ABSTRACT

Research in numerous countries has shown that children spend tremendous amounts of time using media – often more than in any activity other than sleeping (e.g., Groebel, 1999). Despite the rapidly growing reach of interactive media, survey data from the United States indicate that children continue to use television far more than any other medium (Rideout et al., 2010). From the standpoint of harmful effects of media, such as televised violence, these statistics may appear daunting. However, for educational television, they represent a vast opportunity. Just as violent media content can produce negative effects, educational media content can – and does – produce significant positive effects. This chapter examines educational television as a tool for informal education (i.e., substantive

educational content delivered primarily outside the classroom). It reviews key studies on the impact of such media, theoretical approaches to explain children’s comprehension and learning, and the added benefits that can arise from combined use of multiple educational media platforms.

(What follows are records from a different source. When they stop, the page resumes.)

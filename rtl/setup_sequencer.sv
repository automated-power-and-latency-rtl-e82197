// setup_sequencer -- the Q-table set-up phase of one network interface.
//
// Q-tables start empty. After reset every router sends one set-up packet to
// each other router in turn (destination 0, 1, ... N_NODES-1, skipping
// itself); as these packets travel, the estimates they cause fill the
// Q-tables along their paths. With all routers doing this at once the phase
// covers N x N router pairs. req_valid/req_dest offer the next set-up packet;
// it counts as sent on a cycle with req_valid and req_ready. `done` rises
// after the last one and stays high until the next reset.
//
// The order of destinations and the one-packet-per-pair rule are this
// design's reading of the set-up phase.
module setup_sequencer
  import noc_pkg::*;
#(
  parameter int unsigned ROUTER_ID = 0,
  parameter int unsigned N_NODES   = 30
) (
  input  logic clk,
  input  logic rst_n,
  output logic req_valid,
  output id_t  req_dest,
  input  logic req_ready,
  output logic done
);
  localparam logic [ID_W:0] FIRST = (ROUTER_ID == 0) ? 1 : 0;
  localparam logic [ID_W:0] SELF  = (ID_W+1)'(ROUTER_ID);

  logic [ID_W:0] cur;   // next destination, never this node; >= N_NODES when finished
  logic [ID_W:0] nxt;

  assign done      = (int'(cur) >= int'(N_NODES));
  assign req_valid = !done;
  assign req_dest  = cur[ID_W-1:0];
  assign nxt       = (cur + 1'b1 == SELF) ? cur + (ID_W+1)'(2) : cur + 1'b1;

  always_ff @(posedge clk or negedge rst_n) begin
    if (!rst_n) begin
      cur <= FIRST;
    end else if (req_valid && req_ready) begin
      cur <= nxt;
    end
  end
endmodule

Decades of research have demonstrated clearly that both preschool and school-age children learn from well-produced educational television series. A sizable research literature has documented effects on knowledge, skills, and attitudes in various academic subject areas, such as literacy, mathematics, science, social studies, and others (e.g., Fisch, 2004; Kirkorian and Anderson, 2011). Programs designed to contribute to children’s socioemotional development also have been found to promote prosocial behavior among young viewers, but that research is beyond the scope of this chapter. (See Mares and Woodard, 2001.) Perhaps the most prominent – and certainly the most extensively researched – example of an

educationally effective television series is Sesame Street. The earliest indications of Sesame Street’s educative power emerged in a pair of experimental/control, pretest/posttest studies conducted by the Educational Testing Service (ETS) after its first two seasons of production (Ball and Bogatz, 1970; Bogatz and Ball, 1971). Each study found that, among 3-to 5-year-olds, heavier viewers of Sesame Street showed significantly greater pretest-posttest gains on an assortment of academic skills related to the alphabet, numbers, body parts, shapes, relational terms, and sorting and classification. The areas that showed the greatest effects were the ones that had been emphasized the most in Sesame Street (e.g., letters). These effects held across age, sex, geographic

location, socioeconomic status (SES) (with low-SES children showing greater gains than middle-SES children), native language (English or Spanish), and whether the children watched at home or in school. These findings were challenged by critics of Sesame Street, most notably by Thomas Cook

and his colleagues (1975). They argued that the effects observed in the ETS studies did not merely reflect the effect of watching Sesame Street; instead, these researchers felt that the effects reflected a combination of viewing and parents’ involvement in the viewing experience. In fact, Cook’s point was not without merit, as subsequent research has shown that young children’s learning from television can be affected by parental coviewing and commentary (e.g., Reiser et al., 1984). Yet, parental involvement was not solely responsible for the ETS findings. Even when Cook et al. conducted a re-analysis of the ETS data, controlling for other potentially contributing factors such as mothers discussing Sesame Street with their child, the ETS effects were reduced but many remained statistically significant. Such effects could not simply be explained through parental involvement; Sesame Street itself made a significant contribution.